Start of Block

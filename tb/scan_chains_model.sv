// Behavioural model of the scan chains of the circuit under test, used by the
// decompressor testbenches. Each of the N chains has L cells; cell 0 is the
// first cell (it receives scan_in and drives head). With shift_en the chains
// shift by one towards the last cell; with capture_en every cell loads the
// response bit given on resp (standing in for the circuit's response). The
// cells are cleared by reset.
module scan_chains_model #(
  parameter int unsigned N = 31,
  parameter int unsigned L = 54
) (
  input  logic               clk,
  input  logic               rst_n,
  input  logic               shift_en,
  input  logic               capture_en,
  input  logic [N-1:0]       scan_in,
  input  logic [N-1:0][L-1:0] resp,
  output logic [N-1:0]       head,
  output logic [N-1:0][L-1:0] cells
);
  always_ff @(posedge clk or negedge rst_n) begin
    if (!rst_n) cells <= '0;
    else if (capture_en) cells <= resp;
    else if (shift_en)
      for (int i = 0; i < N; i++) cells[i] <= {cells[i][L-2:0], scan_in[i]};
  end
  always_comb for (int i = 0; i < N; i++) head[i] = cells[i][0];
endmodule
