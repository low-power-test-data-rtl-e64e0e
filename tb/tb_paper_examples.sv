// Directed testbench: the two worked examples of the hold-flag encoding on a
// single chain of 16 cells in 4 blocks. The first cube, 0XX1 X111 1X1X XXXX,
// must encode to flags 0,1,1,X with data 0XX1 in block 1 (5 specified bits
// instead of 7). The second, X01X X0X0 XXXX 111X, needs the conversion step
// twice: flags 0,1,0,1, block 1 data X010 (its last bit specified so that
// block 2 can be held at 0) and block 3 data XXX1 (8 specified bits). The
// encoder checks those rows; then seeds are solved and the decompressor must
// rebuild both cubes.
module tb_paper_examples;
  bit done;
  int checks, failures;

  workload_run #(.NAME("worked examples"), .N(1), .L(16), .B(4), .NP(2), .EXAMPLES(1'b1))
    u_run (.done(done), .checks(checks), .failures(failures));

  initial begin
    #1000000;
    $display("watchdog expired");
    $display("TB_RESULT checks=%0d failures=%0d", checks, failures + 1);
    $finish;
  end

  initial begin
    wait (done);
    $display("TB_RESULT checks=%0d failures=%0d", checks, failures);
    $finish;
  end
endmodule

End of Block

• [The problem] Set out every record in full, exactly as given.

• [Exercise answer]
filename tb/scan_chains_model.sv
// Behavioural model of the scan chains of the circuit under test, used by the
// decompressor testbenches. Each of the N chains has L cells; cell 0 is the
// first cell (it receives scan_in and drives head). With shift_en the chains
// shift by one towards the last cell; with capture_en every cell loads the
// response bit given on resp (standing in for the circuit's response). The
// cells are cleared by reset.
module scan_chains_model #(
  parameter int unsigned N = 31,
  parameter int unsigned L = 54
) (
  input  logic               clk,
  input  logic               rst_n,
  input  logic               shift_en,
  input  logic               capture_en,
  input  logic [N-1:0]       scan_in,
  input  logic [N-1:0][L-1:0] resp,
  output logic [N-1:0]       head,
  output logic [N-1:0][L-1:0] cells
);
  always_ff @(posedge clk or negedge rst_n) begin
    if (!rst_n) cells <= '0;
    else if (capture_en) cells <= resp;
    else if (shift_en)
      for (int i = 0; i < N; i++) cells[i] <= {cells[i][L-2:0], scan_in[i]};
  end
  always_comb for (int i = 0; i < N; i++) head[i] = cells[i][0];
endmodule
repository low-power-test-data-rtl-e64e0e
filename tb/tb_paper_examples.sv
// Directed testbench: the two worked examples of the hold-flag encoding on a
// single chain of 16 cells in 4 blocks. The first cube, 0XX1 X111 1X1X XXXX,
// must encode to flags 0,1,1,X with data 0XX1 in block 1 (5 specified bits
// instead of 7). The second, X01X X0X0 XXXX 111X, needs the conversion step
// twice: flags 0,1,0,1, block 1 data X010 (its last bit specified so that
// block 2 can be held at 0) and block 3 data XXX1 (8 specified bits). The
// encoder checks those rows; then seeds are solved and the decompressor must
// rebuild both cubes.
module tb_paper_examples;
  bit done;
  int checks, failures;

  workload_run #(.NAME("worked examples"), .N(1), .L(16), .B(4), .NP(2), .EXAMPLES(1'b1))
    u_run (.done(done), .checks(checks), .failures(failures));

  initial begin
    #1000000;
    $display("watchdog expired");
    $display("TB_RESULT checks=%0d failures=%0d", checks, failures + 1);
    $finish;
  end

  initial begin
    wait (done);
    $display("TB_RESULT checks=%0d failures=%0d", checks, failures);
    $finish;
  end
endmodule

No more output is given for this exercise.